- _WHAT YOU HAVE TO DO_:
In the listing below, the lines starting with the line with "if ($urandom_range(0, 99)" and going on through the line with "mem[EXC_VECTOR_DEF] = enc(I_ERET);" are to be reproduced exactly, and only those.

################

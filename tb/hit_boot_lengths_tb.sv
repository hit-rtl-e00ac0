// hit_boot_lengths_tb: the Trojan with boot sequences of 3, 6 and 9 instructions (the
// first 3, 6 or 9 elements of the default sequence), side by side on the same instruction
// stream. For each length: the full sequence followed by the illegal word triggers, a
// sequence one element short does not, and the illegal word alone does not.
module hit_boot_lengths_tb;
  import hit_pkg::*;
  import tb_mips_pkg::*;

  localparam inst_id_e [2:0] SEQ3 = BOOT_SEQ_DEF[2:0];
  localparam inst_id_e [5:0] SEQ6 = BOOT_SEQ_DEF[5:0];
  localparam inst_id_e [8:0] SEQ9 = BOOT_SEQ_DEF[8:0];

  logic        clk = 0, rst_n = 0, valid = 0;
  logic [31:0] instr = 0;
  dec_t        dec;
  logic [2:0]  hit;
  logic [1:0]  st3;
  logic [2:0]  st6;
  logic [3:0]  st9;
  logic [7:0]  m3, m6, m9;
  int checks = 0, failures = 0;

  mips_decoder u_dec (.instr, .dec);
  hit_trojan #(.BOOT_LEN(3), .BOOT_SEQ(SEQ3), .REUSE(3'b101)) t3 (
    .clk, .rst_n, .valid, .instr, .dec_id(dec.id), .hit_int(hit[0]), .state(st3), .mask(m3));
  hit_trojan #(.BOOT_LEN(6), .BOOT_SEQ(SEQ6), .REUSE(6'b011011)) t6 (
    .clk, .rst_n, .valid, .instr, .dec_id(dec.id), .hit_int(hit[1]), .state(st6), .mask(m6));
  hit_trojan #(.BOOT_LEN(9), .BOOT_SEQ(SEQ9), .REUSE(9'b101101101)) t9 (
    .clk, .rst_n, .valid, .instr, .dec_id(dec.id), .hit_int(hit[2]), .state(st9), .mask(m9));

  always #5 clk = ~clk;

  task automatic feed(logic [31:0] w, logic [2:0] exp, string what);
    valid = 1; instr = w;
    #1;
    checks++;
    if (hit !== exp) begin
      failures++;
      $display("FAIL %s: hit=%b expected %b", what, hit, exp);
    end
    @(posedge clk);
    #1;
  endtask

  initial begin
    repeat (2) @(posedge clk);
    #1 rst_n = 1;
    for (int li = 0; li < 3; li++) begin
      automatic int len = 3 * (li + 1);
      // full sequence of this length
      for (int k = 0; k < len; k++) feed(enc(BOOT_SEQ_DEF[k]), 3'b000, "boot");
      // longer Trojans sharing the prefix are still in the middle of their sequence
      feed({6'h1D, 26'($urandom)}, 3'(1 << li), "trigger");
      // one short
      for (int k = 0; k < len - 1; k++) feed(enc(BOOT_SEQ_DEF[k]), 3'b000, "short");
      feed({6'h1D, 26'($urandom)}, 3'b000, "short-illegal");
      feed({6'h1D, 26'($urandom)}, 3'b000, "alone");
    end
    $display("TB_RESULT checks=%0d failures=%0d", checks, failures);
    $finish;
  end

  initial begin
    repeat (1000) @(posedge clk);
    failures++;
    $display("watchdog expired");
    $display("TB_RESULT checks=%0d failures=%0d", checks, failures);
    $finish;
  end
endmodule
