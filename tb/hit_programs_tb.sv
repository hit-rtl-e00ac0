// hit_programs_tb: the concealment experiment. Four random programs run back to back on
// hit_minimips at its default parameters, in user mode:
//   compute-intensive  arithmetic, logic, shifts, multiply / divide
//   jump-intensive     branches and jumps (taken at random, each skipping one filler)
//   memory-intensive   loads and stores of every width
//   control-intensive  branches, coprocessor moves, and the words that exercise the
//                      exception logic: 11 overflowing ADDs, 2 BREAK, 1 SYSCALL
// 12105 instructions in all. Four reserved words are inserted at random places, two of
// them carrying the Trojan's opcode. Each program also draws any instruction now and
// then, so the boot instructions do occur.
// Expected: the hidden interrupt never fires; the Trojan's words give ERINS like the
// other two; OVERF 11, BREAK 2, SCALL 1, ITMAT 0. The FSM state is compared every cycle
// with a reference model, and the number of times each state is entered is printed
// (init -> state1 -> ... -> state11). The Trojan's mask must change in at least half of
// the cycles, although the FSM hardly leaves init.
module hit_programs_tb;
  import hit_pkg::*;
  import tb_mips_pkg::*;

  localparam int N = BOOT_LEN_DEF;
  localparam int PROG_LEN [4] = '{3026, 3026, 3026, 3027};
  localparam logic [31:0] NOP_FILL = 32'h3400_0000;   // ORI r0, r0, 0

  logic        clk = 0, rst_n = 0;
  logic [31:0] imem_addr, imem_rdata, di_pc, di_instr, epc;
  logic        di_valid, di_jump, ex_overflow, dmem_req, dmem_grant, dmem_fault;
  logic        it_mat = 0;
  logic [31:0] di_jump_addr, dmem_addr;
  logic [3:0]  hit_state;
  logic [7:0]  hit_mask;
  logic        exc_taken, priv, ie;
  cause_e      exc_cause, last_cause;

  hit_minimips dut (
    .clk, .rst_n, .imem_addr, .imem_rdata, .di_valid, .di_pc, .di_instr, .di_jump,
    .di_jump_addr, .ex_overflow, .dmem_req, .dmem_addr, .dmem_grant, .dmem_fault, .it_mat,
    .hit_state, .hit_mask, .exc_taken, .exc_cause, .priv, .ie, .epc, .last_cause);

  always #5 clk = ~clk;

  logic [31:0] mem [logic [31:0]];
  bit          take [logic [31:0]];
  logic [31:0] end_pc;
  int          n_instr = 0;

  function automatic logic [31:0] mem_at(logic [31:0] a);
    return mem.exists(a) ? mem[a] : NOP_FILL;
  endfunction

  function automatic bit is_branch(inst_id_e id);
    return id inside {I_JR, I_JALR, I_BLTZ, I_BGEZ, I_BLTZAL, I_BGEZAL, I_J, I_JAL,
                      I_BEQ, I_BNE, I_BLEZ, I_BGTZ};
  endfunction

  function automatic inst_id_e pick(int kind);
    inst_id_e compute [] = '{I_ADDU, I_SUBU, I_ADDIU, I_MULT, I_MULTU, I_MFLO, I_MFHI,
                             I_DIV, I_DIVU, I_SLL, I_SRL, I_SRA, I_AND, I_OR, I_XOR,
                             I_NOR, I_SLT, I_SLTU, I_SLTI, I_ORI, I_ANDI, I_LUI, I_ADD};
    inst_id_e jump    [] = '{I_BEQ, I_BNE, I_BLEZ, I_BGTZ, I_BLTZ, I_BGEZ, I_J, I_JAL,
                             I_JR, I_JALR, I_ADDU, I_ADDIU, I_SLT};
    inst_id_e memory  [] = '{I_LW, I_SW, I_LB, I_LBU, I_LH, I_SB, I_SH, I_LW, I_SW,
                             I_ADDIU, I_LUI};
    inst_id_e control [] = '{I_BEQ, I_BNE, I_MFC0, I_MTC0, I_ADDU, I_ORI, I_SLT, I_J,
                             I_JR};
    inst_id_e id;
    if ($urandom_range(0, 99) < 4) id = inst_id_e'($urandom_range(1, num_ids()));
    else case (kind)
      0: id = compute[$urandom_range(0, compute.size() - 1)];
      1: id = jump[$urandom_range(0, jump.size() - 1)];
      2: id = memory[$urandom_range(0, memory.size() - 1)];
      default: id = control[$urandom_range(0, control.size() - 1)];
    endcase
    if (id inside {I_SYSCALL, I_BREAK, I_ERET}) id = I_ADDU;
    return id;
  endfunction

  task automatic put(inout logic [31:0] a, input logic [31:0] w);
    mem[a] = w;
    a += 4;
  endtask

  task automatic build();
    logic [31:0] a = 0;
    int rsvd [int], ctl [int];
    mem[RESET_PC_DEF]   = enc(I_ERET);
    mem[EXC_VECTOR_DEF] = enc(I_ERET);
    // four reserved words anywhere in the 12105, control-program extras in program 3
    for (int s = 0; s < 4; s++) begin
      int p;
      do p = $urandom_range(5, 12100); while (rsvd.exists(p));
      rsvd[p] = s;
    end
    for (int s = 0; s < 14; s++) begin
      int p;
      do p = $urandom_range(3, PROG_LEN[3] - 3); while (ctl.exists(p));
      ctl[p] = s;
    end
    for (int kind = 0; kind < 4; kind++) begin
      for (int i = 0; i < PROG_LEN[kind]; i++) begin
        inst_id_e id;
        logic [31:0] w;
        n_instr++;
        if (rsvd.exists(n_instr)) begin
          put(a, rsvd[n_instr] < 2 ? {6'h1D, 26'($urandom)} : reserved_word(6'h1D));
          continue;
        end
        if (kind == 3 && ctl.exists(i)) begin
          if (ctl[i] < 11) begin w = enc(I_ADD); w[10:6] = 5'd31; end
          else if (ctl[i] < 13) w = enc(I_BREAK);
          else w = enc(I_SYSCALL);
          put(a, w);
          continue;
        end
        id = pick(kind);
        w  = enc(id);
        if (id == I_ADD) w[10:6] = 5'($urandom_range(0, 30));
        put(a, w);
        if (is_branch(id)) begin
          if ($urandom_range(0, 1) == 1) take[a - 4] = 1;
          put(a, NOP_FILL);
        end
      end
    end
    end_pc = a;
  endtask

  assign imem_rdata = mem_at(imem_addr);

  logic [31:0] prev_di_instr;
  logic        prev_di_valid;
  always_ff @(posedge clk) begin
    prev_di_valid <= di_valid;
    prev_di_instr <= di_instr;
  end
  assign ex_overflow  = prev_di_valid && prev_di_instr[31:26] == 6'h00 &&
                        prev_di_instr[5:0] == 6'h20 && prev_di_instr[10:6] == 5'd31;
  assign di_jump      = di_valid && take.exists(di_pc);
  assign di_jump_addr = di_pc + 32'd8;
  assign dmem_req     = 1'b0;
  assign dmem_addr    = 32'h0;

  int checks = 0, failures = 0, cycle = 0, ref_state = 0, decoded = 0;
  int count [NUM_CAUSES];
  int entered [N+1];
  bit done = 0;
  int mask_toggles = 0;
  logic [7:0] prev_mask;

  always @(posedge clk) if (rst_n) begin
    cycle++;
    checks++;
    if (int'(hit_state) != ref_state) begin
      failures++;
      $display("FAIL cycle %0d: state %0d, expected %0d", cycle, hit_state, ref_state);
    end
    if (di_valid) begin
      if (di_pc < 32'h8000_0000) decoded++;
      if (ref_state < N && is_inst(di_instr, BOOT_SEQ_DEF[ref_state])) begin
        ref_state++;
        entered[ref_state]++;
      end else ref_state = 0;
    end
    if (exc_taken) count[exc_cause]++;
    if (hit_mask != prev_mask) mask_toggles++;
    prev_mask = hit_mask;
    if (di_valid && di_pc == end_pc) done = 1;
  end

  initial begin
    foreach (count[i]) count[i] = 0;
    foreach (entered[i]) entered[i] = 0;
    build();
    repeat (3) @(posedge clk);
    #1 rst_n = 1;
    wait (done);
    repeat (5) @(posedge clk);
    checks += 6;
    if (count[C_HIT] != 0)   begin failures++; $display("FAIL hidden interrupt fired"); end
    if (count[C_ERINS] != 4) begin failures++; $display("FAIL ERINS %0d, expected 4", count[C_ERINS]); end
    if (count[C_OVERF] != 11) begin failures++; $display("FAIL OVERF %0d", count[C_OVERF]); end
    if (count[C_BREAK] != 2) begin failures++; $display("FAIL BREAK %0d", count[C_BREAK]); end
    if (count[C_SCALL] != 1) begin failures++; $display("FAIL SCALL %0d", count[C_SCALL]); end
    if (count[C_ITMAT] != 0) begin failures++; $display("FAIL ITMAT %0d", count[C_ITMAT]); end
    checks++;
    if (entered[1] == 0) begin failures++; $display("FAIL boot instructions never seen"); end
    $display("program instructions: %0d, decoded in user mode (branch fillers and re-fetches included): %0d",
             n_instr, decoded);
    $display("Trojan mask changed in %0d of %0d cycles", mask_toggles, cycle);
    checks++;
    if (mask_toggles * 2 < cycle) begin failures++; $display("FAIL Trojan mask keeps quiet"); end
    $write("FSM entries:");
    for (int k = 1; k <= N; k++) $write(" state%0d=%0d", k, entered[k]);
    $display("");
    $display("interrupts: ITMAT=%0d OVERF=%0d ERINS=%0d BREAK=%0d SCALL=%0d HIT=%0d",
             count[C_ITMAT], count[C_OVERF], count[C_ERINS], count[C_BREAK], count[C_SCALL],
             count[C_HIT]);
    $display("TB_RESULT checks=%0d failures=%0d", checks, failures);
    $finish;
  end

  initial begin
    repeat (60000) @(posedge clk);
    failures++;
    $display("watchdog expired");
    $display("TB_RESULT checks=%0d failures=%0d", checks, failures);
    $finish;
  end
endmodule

################

- _OUTPUT FOR THIS TASK_:
    if ($urandom_range(0, 99) < 4) id = inst_id_e'($urandom_range(1, num_ids()));
    else case (kind)
      0: id = compute[$urandom_range(0, compute.size() - 1)];
      1: id = jump[$urandom_range(0, jump.size() - 1)];
      2: id = memory[$urandom_range(0, memory.size() - 1)];
      default: id = control[$urandom_range(0, control.size() - 1)];
    endcase
    if (id inside {I_SYSCALL, I_BREAK, I_ERET}) id = I_ADDU;
    return id;
  endfunction

  task automatic put(inout logic [31:0] a, input logic [31:0] w);
    mem[a] = w;
    a += 4;
  endtask

  task automatic build();
    logic [31:0] a = 0;
    int rsvd [int], ctl [int];
    mem[RESET_PC_DEF]   = enc(I_ERET);
    mem[EXC_VECTOR_DEF] = enc(I_ERET);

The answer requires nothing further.